Records contained in a dataset:
•••••

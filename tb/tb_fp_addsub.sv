// tb_fp_addsub: random and directed additions and subtractions compared with
// exact double-precision results; each result must be within half an ulp.
module tb_fp_addsub;
  import tb_util_pkg::*;
  logic clk = 0, rst_n = 0;
  logic in_valid = 0, sub = 0, out_valid;
  logic [31:0] a = 0, b = 0, y;
  int checks = 0, failures = 0;

  fp_addsub dut (.clk, .rst_n, .in_valid, .sub, .a, .b, .out_valid, .y);
  always #5 clk = ~clk;

  initial begin
    repeat (20000) @(posedge clk);
    failures++;
    $display("TB_RESULT checks=%0d failures=%0d", checks, failures);
    $finish;
  end

  function automatic logic [31:0] rnd_fp(int emin, int emax);
    logic [31:0] r;
    r = $urandom;
    r[30:23] = 8'(emin + int'($urandom % (emax - emin + 1)));
    return r;
  endfunction

  task automatic run(logic [31:0] x, logic [31:0] z, logic s);
    real ex, got, tol;
    @(negedge clk);
    a = x; b = z; sub = s; in_valid = 1;
    @(negedge clk);
    in_valid = 0;
    ex  = s ? f2r(x) - f2r(z) : f2r(x) + f2r(z);
    got = f2r(y);
    tol = rabs(ex) / 16777216.0 * 1.000001;
    checks++;
    if (!out_valid || rabs(got - ex) > tol) begin
      failures++;
      if (failures < 10)
        $display("FAIL %h %s %h: got %h (%g) exp %g", x, s ? "-" : "+", z, y, got, ex);
    end
  endtask

  initial begin
    repeat (3) @(posedge clk);
    rst_n = 1;
    run(32'h3FC0_0000, 32'h4010_0000, 0);            // 1.5 + 2.25
    checks++; if (y != 32'h4070_0000) failures++;    // 3.75 exactly
    run(32'h3FC0_0000, 32'h3FC0_0000, 1);            // x - x = 0
    checks++; if (y != 32'h0) failures++;
    run(32'h3F80_0000, 32'h3380_0000, 0);            // 1 + 2^-24: tie to even
    checks++; if (y != 32'h3F80_0000) failures++;
    run(32'h3F80_0001, 32'h3380_0000, 0);            // tie rounds up to even
    checks++; if (y != 32'h3F80_0002) failures++;
    for (int i = 0; i < 3000; i++) begin
      logic [31:0] x, z;
      x = rnd_fp(110, 140);
      z = (i % 3 == 0) ? {x[31:2], 2'($urandom)} ^ 32'h8000_0000 : rnd_fp(110, 140);
      run(x, z, 1'($urandom));
    end
    $display("TB_RESULT checks=%0d failures=%0d", checks, failures);
    $finish;
  end
endmodule
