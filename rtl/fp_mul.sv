// fp_mul: pipelined single-precision floating-point multiplier.
//
// The observation probability unit uses two of these: one as the squarer
// ((O - mu)^2, both operands tied together) and one to multiply by the
// precomputed weight 1/(2 sigma^2). The significand product is a 24x24-bit
// multiply, matching the 24-bit multipliers of the original hardware.
// Latency 1, throughput 1. Rounding is to nearest-even, denormal results
// flush to zero and overflow saturates to infinity (this design's choice).
module fp_mul
  import hmm_pkg::*;
(
  input  logic clk,
  input  logic rst_n,
  input  logic in_valid,
  input  fp_t  a,
  input  fp_t  b,
  output logic out_valid,
  output fp_t  y
);
  always_ff @(posedge clk or negedge rst_n) begin
    if (!rst_n) begin
      out_valid <= 1'b0;
      y         <= '0;
    end else begin
      out_valid <= in_valid;
      if (in_valid) y <= fp_mul(a, b);
    end
  end
endmodule
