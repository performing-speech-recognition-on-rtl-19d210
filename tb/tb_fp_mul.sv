// tb_fp_mul: random products compared with the exact double-precision
// product (within half an ulp), plus exact directed cases and zero inputs.
module tb_fp_mul;
  import tb_util_pkg::*;
  logic clk = 0, rst_n = 0;
  logic in_valid = 0, out_valid;
  logic [31:0] a = 0, b = 0, y;
  int checks = 0, failures = 0;

  fp_mul dut (.clk, .rst_n, .in_valid, .a, .b, .out_valid, .y);
  always #5 clk = ~clk;

  initial begin
    repeat (20000) @(posedge clk);
    failures++;
    $display("TB_RESULT checks=%0d failures=%0d", checks, failures);
    $finish;
  end

  task automatic run(logic [31:0] x, logic [31:0] z);
    real ex, got;
    @(negedge clk);
    a = x; b = z; in_valid = 1;
    @(negedge clk);
    in_valid = 0;
    ex  = f2r(x) * f2r(z);
    got = f2r(y);
    checks++;
    if (!out_valid || rabs(got - ex) > rabs(ex) / 16777216.0 * 1.000001) begin
      failures++;
      if (failures < 10) $display("FAIL %h * %h: got %h exp %g", x, z, y, ex);
    end
  endtask

  initial begin
    repeat (3) @(posedge clk);
    rst_n = 1;
    run(32'h4040_0000, 32'h4040_0000);                // 3*3
    checks++; if (y != 32'h4110_0000) failures++;
    run(32'hBFC0_0000, 32'h4000_0000);                // -1.5*2
    checks++; if (y != 32'hC040_0000) failures++;
    run(32'h0, 32'h4000_0000);
    checks++; if (y != 32'h0) failures++;
    for (int i = 0; i < 3000; i++) begin
      logic [31:0] x, z;
      x = $urandom; x[30:23] = 8'(100 + $urandom % 50);
      z = (i % 4 == 0) ? x : $urandom;
      z[30:23] = (i % 4 == 0) ? x[30:23] : 8'(100 + $urandom % 50);
      run(x, z);
    end
    $display("TB_RESULT checks=%0d failures=%0d", checks, failures);
    $finish;
  end
endmodule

•••••

WORK TO COMPLETE: Every line of the data above should be reproduced word for word.

YOUR SOLUTION:
filename tb/tb_fp_addsub.sv
// tb_fp_addsub: random and directed additions and subtractions compared with
// exact double-precision results; each result must be within half an ulp.
module tb_fp_addsub;
  import tb_util_pkg::*;
  logic clk = 0, rst_n = 0;
  logic in_valid = 0, sub = 0, out_valid;
  logic [31:0] a = 0, b = 0, y;
  int checks = 0, failures = 0;

  fp_addsub dut (.clk, .rst_n, .in_valid, .sub, .a, .b, .out_valid, .y);
  always #5 clk = ~clk;

  initial begin
    repeat (20000) @(posedge clk);
    failures++;
    $display("TB_RESULT checks=%0d failures=%0d", checks, failures);
    $finish;
  end

  function automatic logic [31:0] rnd_fp(int emin, int emax);
    logic [31:0] r;
    r = $urandom;
    r[30:23] = 8'(emin + int'($urandom % (emax - emin + 1)));
    return r;
  endfunction

  task automatic run(logic [31:0] x, logic [31:0] z, logic s);
    real ex, got, tol;
    @(negedge clk);
    a = x; b = z; sub = s; in_valid = 1;
    @(negedge clk);
    in_valid = 0;
    ex  = s ? f2r(x) - f2r(z) : f2r(x) + f2r(z);
    got = f2r(y);
    tol = rabs(ex) / 16777216.0 * 1.000001;
    checks++;
    if (!out_valid || rabs(got - ex) > tol) begin
      failures++;
      if (failures < 10)
        $display("FAIL %h %s %h: got %h (%g) exp %g", x, s ? "-" : "+", z, y, got, ex);
    end
  endtask

  initial begin
    repeat (3) @(posedge clk);
    rst_n = 1;
    run(32'h3FC0_0000, 32'h4010_0000, 0);            // 1.5 + 2.25
    checks++; if (y != 32'h4070_0000) failures++;    // 3.75 exactly
    run(32'h3FC0_0000, 32'h3FC0_0000, 1);            // x - x = 0
    checks++; if (y != 32'h0) failures++;
    run(32'h3F80_0000, 32'h3380_0000, 0);            // 1 + 2^-24: tie to even
    checks++; if (y != 32'h3F80_0000) failures++;
    run(32'h3F80_0001, 32'h3380_0000, 0);            // tie rounds up to even
    checks++; if (y != 32'h3F80_0002) failures++;
    for (int i = 0; i < 3000; i++) begin
      logic [31:0] x, z;
      x = rnd_fp(110, 140);
      z = (i % 3 == 0) ? {x[31:2], 2'($urandom)} ^ 32'h8000_0000 : rnd_fp(110, 140);
      run(x, z, 1'($urandom));
    end
    $display("TB_RESULT checks=%0d failures=%0d", checks, failures);
    $finish;
  end
endmodule
filename rtl/fp_mul.sv
// fp_mul: pipelined single-precision floating-point multiplier.
//
// The observation probability unit uses two of these: one as the squarer
// ((O - mu)^2, both operands tied together) and one to multiply by the
// precomputed weight 1/(2 sigma^2). The significand product is a 24x24-bit
// multiply, matching the 24-bit multipliers of the original hardware.
// Latency 1, throughput 1. Rounding is to nearest-even, denormal results
// flush to zero and overflow saturates to infinity (this design's choice).
module fp_mul
  import hmm_pkg::*;
(
  input  logic clk,
  input  logic rst_n,
  input  logic in_valid,
  input  fp_t  a,
  input  fp_t  b,
  output logic out_valid,
  output fp_t  y
);
  always_ff @(posedge clk or negedge rst_n) begin
    if (!rst_n) begin
      out_valid <= 1'b0;
      y         <= '0;
    end else begin
      out_valid <= in_valid;
      if (in_valid) y <= fp_mul(a, b);
    end
  end
endmodule
repository performing-speech-recognition-on-rtl-19d210
filename tb/tb_fp_mul.sv
// tb_fp_mul: random products compared with the exact double-precision
// product (within half an ulp), plus exact directed cases and zero inputs.
module tb_fp_mul;
  import tb_util_pkg::*;
  logic clk = 0, rst_n = 0;
  logic in_valid = 0, out_valid;
  logic [31:0] a = 0, b = 0, y;
  int checks = 0, failures = 0;

  fp_mul dut (.clk, .rst_n, .in_valid, .a, .b, .out_valid, .y);
  always #5 clk = ~clk;

  initial begin
    repeat (20000) @(posedge clk);
    failures++;
    $display("TB_RESULT checks=%0d failures=%0d", checks, failures);
    $finish;
  end

  task automatic run(logic [31:0] x, logic [31:0] z);
    real ex, got;
    @(negedge clk);
    a = x; b = z; in_valid = 1;
    @(negedge clk);
    in_valid = 0;
    ex  = f2r(x) * f2r(z);
    got = f2r(y);
    checks++;
    if (!out_valid || rabs(got - ex) > rabs(ex) / 16777216.0 * 1.000001) begin
      failures++;
      if (failures < 10) $display("FAIL %h * %h: got %h exp %g", x, z, y, ex);
    end
  endtask

  initial begin
    repeat (3) @(posedge clk);
    rst_n = 1;
    run(32'h4040_0000, 32'h4040_0000);                // 3*3
    checks++; if (y != 32'h4110_0000) failures++;
    run(32'hBFC0_0000, 32'h4000_0000);                // -1.5*2
    checks++; if (y != 32'hC040_0000) failures++;
    run(32'h0, 32'h4000_0000);
    checks++; if (y != 32'h0) failures++;
    for (int i = 0; i < 3000; i++) begin
      logic [31:0] x, z;
      x = $urandom; x[30:23] = 8'(100 + $urandom % 50);
      z = (i % 4 == 0) ? x : $urandom;
      z[30:23] = (i % 4 == 0) ? x[30:23] : 8'(100 + $urandom % 50);
      run(x, z);
    end
    $display("TB_RESULT checks=%0d failures=%0d", checks, failures);
    $finish;
  end
endmodule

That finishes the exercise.